M. Daniel Raoul. Croisons les doigts !

M. André Vallini, secrétaire d'État. J’ai noté vos interpellations claires et fortes sur ce sujet. Le Gouvernement est en plein accord avec vous. La prochaine étape aura lieu en juillet, lorsque la Commission européenne fera sa proposition : nous connaîtrons alors sa position officielle. Soyez assurés que l’engagement du Gouvernement ne souffre d’aucune ambiguïté et que nous restons, comme vous, particulièrement vigilants sur ce sujet.

L’application provisoire ne concernera que les seules compétences communautaires.

Je tiens à clarifier un point important concernant l’application provisoire du CETA, qui résulte du droit communautaire. Prévue par les traités européens, elle ne peut concerner, j’y insiste, que les seules dispositions relevant de la compétence communautaire. Elle est de surcroît soumise à l’approbation du Parlement européen, qui devrait se prononcer à l’automne. La Commission européenne s’y est engagée, car il s’agit d’un contrôle démocratique indispensable.

Ensuite, les Parlements nationaux seront saisis au titre des compétences nationales et se prononceront sur l’ensemble de l’accord. Formellement, l’Assemblée nationale et la Haute Assemblée seront saisies d’un projet de loi de ratification portant sur l’intégralité du CETA dans le courant de 2017, et l’ensemble du texte de l’accord sera annexé à ce projet de loi.

Il est nécessaire et légitime que l’entrée en vigueur des dispositions relevant des compétences nationales soit conditionnée à la ratification par les Parlements nationaux.

Pour répondre directement à vos questions, notamment à celle de M. Daniel Raoul, la France estime par exemple que c’est le cas des stipulations relatives aux investissements, y compris celles concernant le nouveau système de cour de justice publique pour le règlement des différends entre investisseurs et États, les transports ou la propriété intellectuelle.

C’est pour cette raison que le Gouvernement a renforcé le contrôle démocratique en amont de la signature de ces accords commerciaux.

Ainsi, les règles de transparence ont été approfondies. Vous avez été nombreux à dénoncer l’opacité dans laquelle se déroulent les négociations commerciales, ce qui ne correspond ni à notre conception de la démocratie ni à notre temps. La transparence absolue peut être dangereuse à certains égards, mais, dans ce domaine, qui concerne le pouvoir politique au sens le plus noble du terme, il faut évidemment faire évoluer les conditions dans lesquelles se déroulent les négociations.
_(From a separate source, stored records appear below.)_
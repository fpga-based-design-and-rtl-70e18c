// dmc_codeword_memory: the memory array that holds DMC codewords.
//
// Each word is one 68-bit codeword {H, V, D}. Writes are synchronous; the
// read is asynchronous (distributed-RAM style) so that the fetched word can
// be decoded in the same cycle. A separate upset port flips the stored bits
// selected by upset_mask at upset_addr on a clock edge: it models a single
// event upset or a multiple cell upset striking the array, which is what the
// code protects against. If a write and an upset hit the same word in the
// same cycle, the write wins. The design only says that the codeword is
// stored in memory; depth, port style and the upset port are this
// implementation's choices. The array has no reset, like a RAM.
//
// Interface: we/waddr/wdata write port; raddr/rdata read port;
// upset/upset_addr/upset_mask fault injection.
module dmc_codeword_memory
  import dmc_pkg::*;
#(
  parameter int unsigned DEPTH = 16,
  parameter int unsigned AW    = (DEPTH > 1) ? $clog2(DEPTH) : 1
) (
  input  logic            clk,
  input  logic            we,
  input  logic [AW-1:0]   waddr,
  input  codeword_t       wdata,
  input  logic [AW-1:0]   raddr,
  output codeword_t       rdata,
  input  logic            upset,
  input  logic [AW-1:0]   upset_addr,
  input  logic [CW_W-1:0] upset_mask
);

  codeword_t mem [DEPTH];

  always_ff @(posedge clk) begin
    if (upset && !(we && waddr == upset_addr))
      mem[upset_addr] <= mem[upset_addr] ^ upset_mask;
    if (we)
      mem[waddr] <= wdata;
  end

  always_comb rdata = mem[raddr];

endmodule
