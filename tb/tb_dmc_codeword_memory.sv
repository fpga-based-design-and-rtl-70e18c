// tb_dmc_codeword_memory: writes random codewords to every word, reads them
// back, then applies upsets (flip masks) and checks that exactly those bits
// changed, and that a write in the same cycle as an upset to the same word
// wins. One word is kept in a scoreboard per address.
module tb_dmc_codeword_memory;
  import dmc_pkg::*;
  localparam int unsigned DEPTH = 16;
  localparam int unsigned AW = 4;
  logic clk = 0;
  logic we, upset;
  logic [AW-1:0] waddr, raddr, uaddr;
  codeword_t wdata, rdata;
  logic [CW_W-1:0] umask;
  logic [CW_W-1:0] model [DEPTH];
  int checks = 0, failures = 0;

  dmc_codeword_memory dut (
    .clk(clk), .we(we), .waddr(waddr), .wdata(wdata), .raddr(raddr), .rdata(rdata),
    .upset(upset), .upset_addr(uaddr), .upset_mask(umask));

  always #5 clk = ~clk;

  initial begin
    repeat (20000) @(posedge clk);
    failures++;
    $display("watchdog expired");
    $display("TB_RESULT checks=%0d failures=%0d", checks, failures);
    $finish;
  end

  function automatic logic [CW_W-1:0] rnd68();
    return {4'($urandom), $urandom, $urandom};
  endfunction

  task automatic check_all();
    for (int a = 0; a < DEPTH; a++) begin
      raddr = AW'(a);
      #1;
      checks++;
      if (rdata !== model[a]) begin
        failures++;
        $display("FAIL addr %0d: %h exp %h", a, rdata, model[a]);
      end
    end
  endtask

  initial begin
    we = 0; upset = 0; waddr = '0; raddr = '0; uaddr = '0; umask = '0; wdata = '0;
    for (int a = 0; a < DEPTH; a++) begin
      @(negedge clk);
      we = 1; waddr = AW'(a); wdata = rnd68(); model[a] = wdata;
    end
    @(negedge clk); we = 0;
    check_all();
    for (int n = 0; n < 200; n++) begin
      @(negedge clk);
      we = 0; upset = 1; uaddr = AW'($urandom); umask = rnd68() & rnd68();
      model[uaddr] = model[uaddr] ^ umask;
      if (n % 5 == 0) begin  // simultaneous write
        we = 1; waddr = (n % 10 == 0) ? uaddr : AW'(uaddr + 1); wdata = rnd68();
        if (waddr == uaddr) model[uaddr] = wdata;
        else model[waddr] = wdata;
      end
      @(negedge clk); we = 0; upset = 0;
      check_all();
    end
    $display("TB_RESULT checks=%0d failures=%0d", checks, failures);
    $finish;
  end
endmodule
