// dmc_comparator: syndrome comparator of the DMC decoder.
//
// Compares the redundant bits read from memory (H, V) with the ones the
// reused encoder regenerated from the fetched data (H', V') using XOR:
//   V_syn = V xor V'      H_syn = H xor H'
// A syndrome bit is 1 where stored and regenerated bits differ. The XOR
// comparator (rather than a decimal subtractor) is what this design uses.
//
// Interface: h_mem, v_mem stored bits; h_gen, v_gen regenerated bits;
// h_syn, v_syn syndromes. Timing: combinational.
module dmc_comparator
  import dmc_pkg::*;
(
  input  hbits_t h_mem,
  input  vbits_t v_mem,
  input  hbits_t h_gen,
  input  vbits_t v_gen,
  output hbits_t h_syn,
  output vbits_t v_syn
);

  always_comb begin
    h_syn = h_mem ^ h_gen;
    v_syn = v_mem ^ v_gen;
  end

endmodule
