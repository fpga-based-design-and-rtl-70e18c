// tb_dmc_comparator: random check of the XOR comparator: equal inputs give
// an all-zero syndrome, and a known flip pattern on H or V shows up exactly
// in H_syn or V_syn.
module tb_dmc_comparator;
  logic [19:0] hm, hg, hs;
  logic [15:0] vm, vg, vs;
  int checks = 0, failures = 0;

  dmc_comparator dut (.h_mem(hm), .v_mem(vm), .h_gen(hg), .v_gen(vg), .h_syn(hs), .v_syn(vs));

  initial begin
    #100000;
    failures++;
    $display("watchdog expired");
    $display("TB_RESULT checks=%0d failures=%0d", checks, failures);
    $finish;
  end

  initial begin
    logic [19:0] fh;
    logic [15:0] fv;
    for (int n = 0; n < 1000; n++) begin
      hg = 20'($urandom); vg = 16'($urandom);
      fh = ((n % 2) != 0) ? 20'($urandom) : 20'(1 << (n % 20));
      fv = ((n % 3) != 0) ? 16'($urandom) : 16'h0;
      hm = hg ^ fh; vm = vg ^ fv;
      #1;
      checks++;
      if (hs !== fh || vs !== fv) begin
        failures++;
        $display("FAIL n=%0d hs=%h exp %h vs=%h exp %h", n, hs, fh, vs, fv);
      end
      hm = hg; vm = vg; #1;
      checks++;
      if (hs !== '0 || vs !== '0) begin failures++; $display("FAIL equal inputs"); end
    end
    $display("TB_RESULT checks=%0d failures=%0d", checks, failures);
    $finish;
  end
endmodule
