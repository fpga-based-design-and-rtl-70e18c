// dmc_decimal_adder: the "decimal adder" of the DMC encoder.
//
// DMC treats each 4-bit symbol as an unsigned integer ("decimal" in the
// sense of a whole number, not BCD) and adds two of them. The 5-bit result
// keeps the carry, so no information is lost: 1010 + 0110 = 10000. This is
// the adder the design specifies; purely combinational, no clock.
//
// Interface: a, b - 4-bit symbols; sum - a + b, 5 bits.
module dmc_decimal_adder
  import dmc_pkg::*;
(
  input  sym_t              a,
  input  sym_t              b,
  output logic [HSUM_W-1:0] sum
);

  always_comb sum = HSUM_W'(a) + HSUM_W'(b);

endmodule
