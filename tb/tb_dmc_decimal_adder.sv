// tb_dmc_decimal_adder: exhaustive check of the 4-bit + 4-bit symbol adder
// against integer addition (all 256 operand pairs), plus the worked
// example 1010 + 0110 = 10000.
module tb_dmc_decimal_adder;
  logic [3:0] a, b;
  logic [4:0] sum;
  int checks = 0, failures = 0;

  dmc_decimal_adder dut (.a(a), .b(b), .sum(sum));

  initial begin
    #100000;
    failures++;
    $display("watchdog expired");
    $display("TB_RESULT checks=%0d failures=%0d", checks, failures);
    $finish;
  end

  initial begin
    for (int i = 0; i < 16; i++)
      for (int j = 0; j < 16; j++) begin
        a = 4'(i); b = 4'(j);
        #1;
        checks++;
        if (int'(sum) != i + j) begin
          failures++;
          $display("FAIL %0d + %0d -> %0d", i, j, sum);
        end
      end
    a = 4'b1010; b = 4'b0110; #1;
    checks++;
    if (sum !== 5'b10000) begin failures++; $display("FAIL example"); end
    $display("TB_RESULT checks=%0d failures=%0d", checks, failures);
    $finish;
  end
endmodule
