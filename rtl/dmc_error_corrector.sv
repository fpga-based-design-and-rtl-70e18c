// dmc_error_corrector: repairs the located symbols of a fetched DMC word.
//
// For every symbol s marked by the error locator, the vertical syndrome
// group of its column says exactly which of its bits differ from the
// column parity, so the symbol is repaired by XOR with that group:
//   D[4s+3:4s] = D'[4s+3:4s] ^ V_syn[4c+3:4c]   (c = column of s)
// Unmarked symbols pass unchanged. The design names this block only; the
// XOR repair is this implementation's choice, the standard one for DMC.
//
// Interface: d_in fetched data; v_syn; sym_err; d_out corrected data.
// Timing: combinational.
module dmc_error_corrector
  import dmc_pkg::*;
(
  input  data_t              d_in,
  input  vbits_t             v_syn,
  input  logic [NUM_SYM-1:0] sym_err,
  output data_t              d_out
);

  always_comb
    for (int unsigned s = 0; s < NUM_SYM; s++)
      d_out[s*SYM_W +: SYM_W] = d_in[s*SYM_W +: SYM_W]
                              ^ ({SYM_W{sym_err[s]}} & v_syn[vgroup_of(s)*SYM_W +: SYM_W]);

endmodule
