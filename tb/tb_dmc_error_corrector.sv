// tb_dmc_error_corrector: random check that each marked symbol is XORed
// with the vertical syndrome group of its column and every other symbol
// passes unchanged.
module tb_dmc_error_corrector;
  import dmc_ref_pkg::*;
  logic [31:0] din, dout, e;
  logic [15:0] vs;
  logic [7:0]  sym;
  int checks = 0, failures = 0;

  dmc_error_corrector dut (.d_in(din), .v_syn(vs), .sym_err(sym), .d_out(dout));

  initial begin
    #100000;
    failures++;
    $display("watchdog expired");
    $display("TB_RESULT checks=%0d failures=%0d", checks, failures);
    $finish;
  end

  initial begin
    for (int n = 0; n < 2000; n++) begin
      din = $urandom; vs = 16'($urandom); sym = 8'($urandom);
      if (n < 8) sym = 8'(1 << n);
      #1;
      e = din;
      for (int s = 0; s < 8; s++) if (sym[s]) e[4*s +: 4] = din[4*s +: 4] ^ vs[4*ref_vg(s) +: 4];
      checks++;
      if (dout !== e) begin
        failures++;
        $display("FAIL din=%h vs=%h sym=%b dout=%h exp %h", din, vs, sym, dout, e);
      end
    end
    $display("TB_RESULT checks=%0d failures=%0d", checks, failures);
    $finish;
  end
endmodule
Les mandats de négociation du TTIP et du TiSA donnés par le Conseil à la Commission européenne ont été rendus publics. C’est une première étape salutaire, que la France avait appelée de ses vœux.

Depuis le début de l’année, une salle de lecture des documents relatifs au traité transatlantique avec les États-Unis est ouverte au secrétariat général des affaires européennes. Tous les parlementaires français ont accès aux comptes rendus de négociation exhaustifs. Ils sont malheureusement en anglais, ce qui heurte le secrétaire d’État en charge de la francophonie que je suis.

Vous avez également accès aux documents consolidés. Certes, la prise de notes n’est pas possible. Matthias Fekl m’a expliqué que cela tenait à des considérations relatives à la propriété industrielle et à la protection d’intérêts économiques et commerciaux qu’il serait délicat de dévoiler sur la place publique. Néanmoins, ces règles de consultation des documents pourraient être assouplies pour les parlementaires. J’ai eu le même débat à l’Assemblée nationale voilà quelques semaines, et les députés sont également assez mécontents de cet état de fait. Nous travaillons pour régler ce problème.

En tout cas, le dialogue est constant avec l’ensemble des élus et de la société civile, au sein du conseil de suivi stratégique de la politique commerciale, le CSS, et lors des nombreux débats publics auxquels participe Matthias Fekl.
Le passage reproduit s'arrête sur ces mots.